Stored items
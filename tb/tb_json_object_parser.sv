// tb_json_object_parser: self-checking test of json_object_parser.
//
// Phase 1 sends a buffer of newline-separated documents (nested objects and
// arrays, strings holding structural characters and an escaped quote, white
// space, an empty object), cut into random transfers with random idle cycles,
// while the output is back-pressured at random. The rendered output (bytes and
// last bits) and the key/value tags are compared with the hand-derived
// expectation. Phase 2 streams full 8-byte transfers with the output always ready
// and checks that one transfer is taken per cycle.
module tb_json_object_parser;
  import json_pkg::*;
  import tb_json_pkg::*;

  logic  clk = 1'b0, rst_n = 1'b0;
  logic  in_valid, in_ready, out_valid, out_ready;
  beat_t in_data, out_data;
  int    checks = 0, failures = 0;
  bit    rand_ready = 1'b1;
  string got = "", got_tags = "";

  json_object_parser dut (.*);

  always #5 clk = ~clk;

  // one unit of the buffer and what the parser must make of it
  localparam string DOC = "('id': 11, 's': 'a,)\\'b')\n('m':('x':[1, 2]) ,'e':[])\n ()\n";
  localparam string EXP = "'id'11<1>'s''a,)\\'b'<3>'m'('x':[1,2])<1>'e'[]<3><2>";
  localparam string EXP_TAGS = {"kkkkvv", "kkkvvvvvvvv", "kkkvvvvvvvvvvv", "kkkvv"};
  localparam int    REPS = 20;

  always_ff @(posedge clk) begin
    if (rst_n && out_valid && out_ready) begin
      got      <= {got, render_beat(out_data)};
      got_tags <= {got_tags, render_tags(out_data)};
    end
    out_ready <= rand_ready ? ($urandom % 4 != 0) : 1'b1;
  end

  // input transfers are counted at the clock edge; stimulus changes at the
  // falling edge, so the driver never races the design
  int n_in = 0, cyc = 0;
  always_ff @(posedge clk) begin
    cyc <= cyc + 1;
    if (in_valid && in_ready) n_in <= n_in + 1;
  end

  task automatic send(ref beat_t q[$], input bit gaps);
    int n0;
    @(negedge clk);
    foreach (q[i]) begin
      if (gaps) repeat ($urandom % 2) begin
        in_valid = 1'b0;
        @(negedge clk);
      end
      in_valid = 1'b1;
      in_data  = q[i];
      n0 = n_in;
      do @(negedge clk); while (n_in == n0);
    end
    in_valid = 1'b0;
  endtask

  initial begin
    beat_t q[$];
    string text = "", exp = "", exp_tags = "";
    int    t0, t1;
    int    nb;
    in_valid = 1'b0;
    in_data  = '0;
    repeat (3) @(posedge clk);
    rst_n <= 1'b1;
    @(posedge clk);

    // phase 1: function under random stalls
    for (int r = 0; r < REPS; r++) begin
      text     = {text, j(DOC)};
      exp      = {exp, j(EXP)};
      exp_tags = {exp_tags, EXP_TAGS};
    end
    exp = {exp, "<4>"};  // buffer end on the final newline
    beats_from_text(text, EPC, q);
    send(q, 1'b1);
    repeat (20) @(posedge clk);
    checks++;
    if (got != exp) begin
      failures++;
      $display("FAIL output len %0d vs %0d", got.len(), exp.len()); $display("got: %s", got); $display("exp: %s", exp);
    end
    checks++;
    if (got_tags != exp_tags) begin
      failures++;
      $display("FAIL tags\n got %s\n exp %s", got_tags, exp_tags);
    end

    // phase 2: one full transfer per cycle
    rand_ready = 1'b0;
    q.delete();
    text = "";
    for (int r = 0; r < 8; r++) text = {text, j("('ab':'cdefgh')\n")};  // 16 bytes
    beats_from_text(text, EPC, q);
    q.delete();
    for (int i = 0; i < text.len(); i += EPC) begin
      beat_t b = '0;
      for (int k = 0; k < EPC; k++) begin
        b[k].strb = 1'b1;
        b[k].data = text[i+k];
      end
      q.push_back(b);
    end
    nb = q.size();
    @(posedge clk);
    t0 = cyc;
    send(q, 1'b0);
    t1 = cyc;
    checks++;
    if (t1 - t0 > nb + 2) begin
      failures++;
      $display("FAIL rate: %0d transfers took %0d cycles", nb, t1 - t0);
    end

    $display("TB_RESULT checks=%0d failures=%0d", checks, failures);
    $finish;
  end

  initial begin
    repeat (20000) @(posedge clk);
    failures++;
    $display("FAIL watchdog");
    $display("TB_RESULT checks=%0d failures=%0d", checks, failures);
    $finish;
  end

endmodule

* _DESCRIPTION OF THE TASK_:
The answer should contain only the lines from the first line of the entries through the line holding "with the hand-derived", each exactly as written.

* _RESPONSE BOX_:
filename tb/tb_json_object_parser.sv
// tb_json_object_parser: self-checking test of json_object_parser.
//
// Phase 1 sends a buffer of newline-separated documents (nested objects and
// arrays, strings holding structural characters and an escaped quote, white
// space, an empty object), cut into random transfers with random idle cycles,
// while the output is back-pressured at random. The rendered output (bytes and
// last bits) and the key/value tags are compared with the hand-derived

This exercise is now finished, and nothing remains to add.